What is the association between obesity and the risk of suicide attempts and injuries in the Canadian and American female Population
Bibliographic record
Abstract
Background: Obesity is a significant problem for many developed and developing countries. Estimates indicate that 15% of the Canadian population and 30% of the United States population are obese. Previous studies have shown Body Mass Index (BMI) may be associated with either an increased or decreased risk of suicide attempts and injuries. Objective: We performed a structured literature review examining the association between obesity and the risk of suicide attempts and injuries in the Canadian and American female population. Methods: The following search "(suicid*) AND ((BMI) OR (obesity) OR (body mass) OR (overweight))", was made in PubMed providing 689 results. After applying limitations, inclusion and exclusion criteria, 8 relevant studies were identified and analysed.
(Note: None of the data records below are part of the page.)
// soft_symbol_pu: "Soft-symbols & variances" processing unit.
//
// From the a-priori LLRs of each stream it forms the soft symbol
// s_hat_i = E[s_i] and its variance E_i = Var[s_i], and then the matrix
// A = G * diag(E_1..E_MT) + N0 * I that is inverted further down the pipeline.
//
// Bit probabilities enter through t = tanh(L/2) = E[2x-1], read from a table
// (the LLR has an LSB of 0.5, so 17 magnitudes cover the 5-bit range). For
// Gray-mapped 802.11n constellations with independent bits the mean and the
// second moment of one real dimension with m bits t0..t(m-1) are products of
// these values (unnormalised odd-integer grid):
//   m = 1: mean = t0                    , E[x^2] = 1
//   m = 2: mean = t0 (2 - t1)           , E[x^2] = 5 - 4 t1
//   m = 3: mean = t0 (4 - 2 t1 + t1 t2) , E[x^2] = 21 - 16 t1 - 4 t2 + 8 t1 t2
// and s_hat = Kmod (mean_I + j mean_Q), E = Kmod^2 (E_I[x^2] - mean_I^2 +
// E_Q[x^2] - mean_Q^2). The closed forms are this design's own way of doing
// the expectation; the original only says it is done by table look-up and an
// efficient method for Gray mappings. With all LLRs zero (first iteration)
// s_hat = 0 and E = Es = 1.
//
// Schedule in the 18-cycle period: cycles 0..3 stream i = cyc (soft symbol and
// variance), cycles 4..7 row r = cyc-4 of A (four complex-by-real products).
// Data memory is loaded in the exchange cycle; G, yMF and the mode are fed
// through to the next PUs.
module soft_symbol_pu
  import mmse_pic_pkg::*;
(
  input  logic             clk,
  input  logic [CYCW-1:0]  cyc,
  input  logic             xchg,
  input  gram_out_t        din,
  output soft_out_t        dout
);

  gram_out_t mem;
  cvec_t     shat_q;
  rvec_t     e_q;
  cmat_t     a_q;

  // tanh(k/4) for k = 0..16, k = |LLR| in LSBs of 0.5, scaled by 2^16
  function automatic fx_t tanh_lut(input la_t l);
    int k;
    fx_t v;
    k = (l < 0) ? -int'(l) : int'(l);
    case (k)
      0: v = 0;      1: v = 16051;  2: v = 30285;  3: v = 41625;
      4: v = 49912;  5: v = 55593;  6: v = 59320;  7: v = 61694;
      8: v = 63179;  9: v = 64096;  10: v = 64659; 11: v = 65003;
      12: v = 65212; 13: v = 65339; 14: v = 65417; 15: v = 65464;
      default: v = 65492;
    endcase
    return (l < 0) ? -v : v;
  endfunction

  function automatic fx_t fxi(input int n);
    return fx_t'(n) <<< F;
  endfunction

  // mean and second moment of one real dimension with m bits t[0..m-1]
  function automatic void pam_moments(input int m, input fx_t t0, input fx_t t1,
                                      input fx_t t2, output fx_t mean, output fx_t sq);
    fx_t t12;
    t12 = fx_mul(t1, t2);
    case (m)
      1: begin
        mean = t0;
        sq   = fxi(1);
      end
      2: begin
        mean = fx_mul(t0, fx_sub(fxi(2), t1));
        sq   = fx_sub(fxi(5), fx_shift(t1, 2));
      end
      default: begin
        mean = fx_mul(t0, fx_add(fx_sub(fxi(4), fx_shift(t1, 1)), t12));
        sq   = fx_add(fx_sub(fx_sub(fxi(21), fx_shift(t1, 4)), fx_shift(t2, 2)),
                      fx_shift(t12, 3));
      end
    endcase
  endfunction

  // ---- cycles 0..3: soft symbol and variance of stream i ----
  cfx_t sh_c;
  fx_t  e_c;
  always_comb begin
    int   i, m;
    fx_t  t [QMAX];
    fx_t  mi, si, mq, sq, var_c;
    i = int'(cyc) % MT;
    m = bits_per_dim(mem.mode);
    for (int b = 0; b < QMAX; b++) t[b] = tanh_lut(mem.la[i][b]);
    pam_moments(m, t[0], t[1], t[2], mi, si);
    if (mem.mode == MOD_BPSK) begin
      mq = '0;
      sq = '0;
    end else begin
      pam_moments(m, t[m], t[m+1 < QMAX ? m+1 : 0], t[m+2 < QMAX ? m+2 : 0], mq, sq);
    end
    var_c = fx_add(fx_sub(si, fx_mul(mi, mi)), fx_sub(sq, fx_mul(mq, mq)));
    if (var_c < 0) var_c = '0;
    e_c     = fx_mul(var_c, kmod2(mem.mode));
    sh_c.re = fx_mul(mi, kmod(mem.mode));
    sh_c.im = fx_mul(mq, kmod(mem.mode));
  end

  // ---- cycles 4..7: row r of A = G diag(E) + N0 I ----
  cfx_t arow [MT];
  always_comb begin
    int r;
    r = int'(cyc) % MT;
    for (int c = 0; c < MT; c++) begin
      arow[c] = c_scale(mem.g[r][c], e_q[c]);
      if (c == r) arow[c].re = fx_add(arow[c].re, mem.n0);
    end
  end

  always_ff @(posedge clk) begin
    if (xchg) begin
      mem <= din;
    end else if (int'(cyc) < MT) begin
      shat_q[int'(cyc)] <= sh_c;
      e_q[int'(cyc)]    <= e_c;
    end else if (int'(cyc) < 2 * MT) begin
      for (int c = 0; c < MT; c++) a_q[int'(cyc) - MT][c] <= arow[c];
    end
  end

  always_comb begin
    dout.shat = shat_q;
    dout.e    = e_q;
    dout.g    = mem.g;
    dout.ymf  = mem.ymf;
    dout.a    = a_q;
    dout.mode = mem.mode;
  end

endmodule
Results: Four article suggested no association between obesity and suicide attempts. Two articles suggest there may be a positive association between obesity and mental disorders that leads to the risk of suicide. The two remaining articles suggest that the risk of death from suicide is inversely related to BMI. Conclusion: Although the majority of findings conclude a positive association between obesity and the risk of suicide, there are few studies examining this relationship within the female population and contradictory conclusions of an inverse relationship are present in some of these studies. It is suggested that further research should be done.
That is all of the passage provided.